**** Records for this task ****
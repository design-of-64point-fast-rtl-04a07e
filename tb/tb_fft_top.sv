// tb_fft_top - end-to-end test of fft_top at its default sizes.
//
// Both processors run side by side: each clock a new 64-sample frame goes
// to the radix-4 FFT and a new 32-sample frame to the radix-2 FFT. Frames
// are tones, DC, impulses, random data and over-driven tones. Every bin of
// both is compared exactly with the bit-true model of tb_fft_ref_pkg, and
// unsaturated frames also with the double-precision DFT divided by N.
// Counted mechanisms, each of which must occur at least once per
// processor: frames transformed without saturation, frames in which a
// butterfly saturated, and frames whose result needed a non-trivial
// twiddle (a tone off bin 0 and N/4 multiples, checked against the DFT).
module tb_fft_top;
  import tb_fft_ref_pkg::*;

  localparam int N4   = 64;
  localparam int N2   = 32;
  localparam int W    = 8;
  localparam int TW_W = 10;
  localparam real TOL = 3.0;
  localparam real PI2 = 6.28318530717958647692;

  logic clk = 1'b0;
  always #5 clk = ~clk;

  logic signed [W-1:0] r4_x_re [N4];
  logic signed [W-1:0] r4_x_im [N4];
  logic signed [W-1:0] r4_y_re [N4];
  logic signed [W-1:0] r4_y_im [N4];
  logic                r4_sat;
  logic signed [W-1:0] r2_x_re [N2];
  logic signed [W-1:0] r2_x_im [N2];
  logic signed [W-1:0] r2_y_re [N2];
  logic signed [W-1:0] r2_y_im [N2];
  logic                r2_sat;

  fft_top dut (.*);

  int checks = 0, failures = 0;
  int frames [2] = '{0, 0};
  int clean  [2] = '{0, 0};
  int satd   [2] = '{0, 0};
  int rotd   [2] = '{0, 0};
  vec_t ar, ai, br, bi;

  function automatic int clip8(real v);
    int i = int'($floor(v + 0.5));
    return (i > 127) ? 127 : (i < -128) ? -128 : i;
  endfunction

  function automatic void make_frame(int kind, int n, int t, ref vec_t xr, ref vec_t xi);
    int k = (t * 5 + 3) % n;
    real amp = (kind == 4) ? 210.0 : 110.0;
    for (int i = 0; i < n; i++) begin
      case (kind)
        0: begin xr[i] = 90; xi[i] = -70; end                           // DC
        1: begin xr[i] = (i == t % n) ? 127 : 0; xi[i] = 0; end         // impulse
        2, 4: begin                                                     // tone
          xr[i] = clip8(amp * $cos(PI2 * real'(k * i % n) / real'(n)));
          xi[i] = clip8(amp * $sin(PI2 * real'(k * i % n) / real'(n)));
        end
        default: begin                                                  // random
          xr[i] = int'($signed(8'($urandom)));
          xi[i] = int'($signed(8'($urandom)));
        end
      endcase
    end
  endfunction

  // compare one processor's outputs with the model and the DFT
  task automatic check(int which, int n, int radix, bit nontrivial, vec_t xr, vec_t xi,
                       vec_t yr, vec_t yi, bit s);
    vec_t mr, mi;
    rvec_t dr, di;
    int ns;
    int bad = 0;
    frames[which]++;
    fft_model(radix, n, W, TW_W, xr, xi, mr, mi, ns);
    for (int k = 0; k < n; k++) begin
      checks++;
      if (yr[k] != mr[k] || yi[k] != mi[k]) begin
        failures++;
        if (bad++ < 3) $display("FAIL radix-%0d bin %0d: got (%0d,%0d) model (%0d,%0d)", radix,
                                k, yr[k], yi[k], mr[k], mi[k]);
      end
    end
    checks++;
    if (s != (ns > 0)) failures++;
    if (ns > 0) satd[which]++;
    else begin
      clean[which]++;
      dft_ref(n, xr, xi, dr, di);
      for (int k = 0; k < n; k++) begin
        checks++;
        if (real'(yr[k]) - dr[k] > TOL || dr[k] - real'(yr[k]) > TOL ||
            real'(yi[k]) - di[k] > TOL || di[k] - real'(yi[k]) > TOL) begin
          failures++;
          if (bad++ < 3) $display("FAIL radix-%0d bin %0d vs DFT", radix, k);
        end
      end
      if (nontrivial) rotd[which]++;
    end
  endtask

  initial begin
    repeat (5000) @(posedge clk);
    failures++;
    $display("watchdog expired");
    $display("TB_RESULT checks=%0d failures=%0d", checks, failures);
    $finish;
  end

  initial begin
    for (int t = 0; t < 60; t++) begin
      automatic int kind = t % 5;
      automatic vec_t yr, yi, zr, zi;
      make_frame(kind, N4, t, ar, ai);
      make_frame((kind + 2) % 5, N2, t, br, bi);
      for (int i = 0; i < N4; i++) begin r4_x_re[i] = W'(ar[i]); r4_x_im[i] = W'(ai[i]); end
      for (int i = 0; i < N2; i++) begin r2_x_re[i] = W'(br[i]); r2_x_im[i] = W'(bi[i]); end
      @(posedge clk);
      for (int i = 0; i < N4; i++) begin yr[i] = int'(r4_y_re[i]); yi[i] = int'(r4_y_im[i]); end
      for (int i = 0; i < N2; i++) begin zr[i] = int'(r2_y_re[i]); zi[i] = int'(r2_y_im[i]); end
      check(0, N4, 4, (kind == 2) && (((t * 5 + 3) % (N4 / 4)) != 0), ar, ai, yr, yi, r4_sat);
      check(1, N2, 2, (((kind + 2) % 5) == 2) && (((t * 5 + 3) % (N2 / 4)) != 0), br, bi, zr,
            zi, r2_sat);
    end
    for (int p = 0; p < 2; p++) begin
      $display("%s: frames=%0d unsaturated=%0d saturated=%0d nontrivial-twiddle tones=%0d",
               (p == 0) ? "radix-4 64-point" : "radix-2 32-point", frames[p], clean[p], satd[p],
               rotd[p]);
      checks += 3;
      if (clean[p] == 0) failures++;
      if (satd[p] == 0) failures++;
      if (rotd[p] == 0) failures++;
    end
    $display("TB_RESULT checks=%0d failures=%0d", checks, failures);
    $finish;
  end
endmodule
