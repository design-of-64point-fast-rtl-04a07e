// tb_fft_ref_pkg - reference models for the FFT testbenches.
//
// dft_ref:   the DFT in double precision straight from its definition,
//            X[k] = sum_n x[n] exp(-j*2*pi*k*n/N), returned divided by N.
// fft_model: a bit-exact model of the fixed-point datapath, written as a
//            plain loop program: for each stage it forms every group's
//            twiddled inputs, takes the radix-R DFT by its defining sum
//            with (-j)^(p*q) (R = 4) or (-1)^(p*q) (R = 2), divides by R
//            with rounding to nearest (halves up) and clamps to DW bits.
//            Twiddles are round(cos * 2^F) and round(-sin * 2^F), F = TW_W-2,
//            products rounded the same way.
// Both use N <= 256.
package tb_fft_ref_pkg;

  localparam int NMAX = 256;
  localparam real PI  = 3.14159265358979323846;

  typedef int  vec_t  [NMAX];
  typedef real rvec_t [NMAX];

  function automatic void dft_ref(input int n, input vec_t xr, input vec_t xi,
                                  output rvec_t yr, output rvec_t yi);
    for (int k = 0; k < n; k++) begin
      real sr = 0.0, si = 0.0;
      for (int t = 0; t < n; t++) begin
        real ang = -2.0 * PI * real'((k * t) % n) / real'(n);
        sr += real'(xr[t]) * $cos(ang) - real'(xi[t]) * $sin(ang);
        si += real'(xr[t]) * $sin(ang) + real'(xi[t]) * $cos(ang);
      end
      yr[k] = sr / real'(n);
      yi[k] = si / real'(n);
    end
  endfunction

  function automatic int rnd(int v, int sh);
    // floor((v + 2^(sh-1)) / 2^sh)
    int num = v + (1 << (sh - 1));
    int d   = 1 << sh;
    int q   = num / d;
    if ((num % d != 0) && (num < 0)) q = q - 1;
    return q;
  endfunction

  function automatic int clamp(int v, int w, ref int nsat);
    int hi = (1 << (w - 1)) - 1;
    int lo = -(1 << (w - 1));
    if (v > hi) begin nsat++; return hi; end
    if (v < lo) begin nsat++; return lo; end
    return v;
  endfunction

  // radix: 2 or 4. Returns the number of clamped components in nsat.
  function automatic void fft_model(input int radix, input int n, input int dw,
                                    input int tw_w, input vec_t xr, input vec_t xi,
                                    output vec_t yr, output vec_t yi, output int nsat);
    int f = tw_w - 2;
    int rb = (radix == 4) ? 2 : 1;
    int digits = 0;
    vec_t ar, ai;
    nsat = 0;
    for (int m = 1; m < n; m = m * radix) digits++;
    // digit-reversed load
    for (int i = 0; i < n; i++) begin
      int v = i, r = 0;
      for (int d = 0; d < digits; d++) begin
        r = r * radix + (v % radix);
        v = v / radix;
      end
      ar[i] = xr[r];
      ai[i] = xi[r];
    end
    for (int len = radix; len <= n; len = len * radix) begin
      int q4 = len / radix;
      for (int g = 0; g < n / len; g++) begin
        for (int j = 0; j < q4; j++) begin
          int tr[4], ti[4];
          for (int q = 0; q < radix; q++) begin
            int idx = g * len + q * q4 + j;
            int kk  = (q * j * (n / len)) % n;
            real ang = -2.0 * PI * real'(kk) / real'(n);
            int c = int'($floor($cos(ang) * real'(1 << f) + 0.5));
            int s = int'($floor($sin(ang) * real'(1 << f) + 0.5));
            tr[q] = rnd(ar[idx] * c - ai[idx] * s, f);
            ti[q] = rnd(ar[idx] * s + ai[idx] * c, f);
          end
          for (int p = 0; p < radix; p++) begin
            int sr = 0, si = 0;
            for (int q = 0; q < radix; q++) begin
              // multiply by (-j)^(p*q) for radix 4, (-1)^(p*q) for radix 2
              int e = (radix == 4) ? ((p * q) % 4) : (2 * ((p * q) % 2));
              case (e)
                0: begin sr += tr[q]; si += ti[q]; end
                1: begin sr += ti[q]; si -= tr[q]; end
                2: begin sr -= tr[q]; si -= ti[q]; end
                default: begin sr -= ti[q]; si += tr[q]; end
              endcase
            end
            yr[g * len + p * q4 + j] = clamp(rnd(sr, rb), dw, nsat);
            yi[g * len + p * q4 + j] = clamp(rnd(si, rb), dw, nsat);
          end
        end
      end
      for (int i = 0; i < n; i++) begin
        ar[i] = yr[i];
        ai[i] = yi[i];
      end
    end
  endfunction

endpackage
****
About this task: The expected answer is an exact copy of the lines above, beginning at the line with "int c = int'($floor($cos(ang)" and ending at the line with "ar[i] = yr[i];", with both ends in.

Solved problem:
            int c = int'($floor($cos(ang) * real'(1 << f) + 0.5));
            int s = int'($floor($sin(ang) * real'(1 << f) + 0.5));
            tr[q] = rnd(ar[idx] * c - ai[idx] * s, f);
            ti[q] = rnd(ar[idx] * s + ai[idx] * c, f);
          end
          for (int p = 0; p < radix; p++) begin
            int sr = 0, si = 0;
            for (int q = 0; q < radix; q++) begin
              // multiply by (-j)^(p*q) for radix 4, (-1)^(p*q) for radix 2
              int e = (radix == 4) ? ((p * q) % 4) : (2 * ((p * q) % 2));
              case (e)
                0: begin sr += tr[q]; si += ti[q]; end
                1: begin sr += ti[q]; si -= tr[q]; end
                2: begin sr -= tr[q]; si -= ti[q]; end
                default: begin sr -= ti[q]; si += tr[q]; end
              endcase
            end
            yr[g * len + p * q4 + j] = clamp(rnd(sr, rb), dw, nsat);
            yi[g * len + p * q4 + j] = clamp(rnd(si, rb), dw, nsat);
          end
        end
      end
      for (int i = 0; i < n; i++) begin
        ar[i] = yr[i];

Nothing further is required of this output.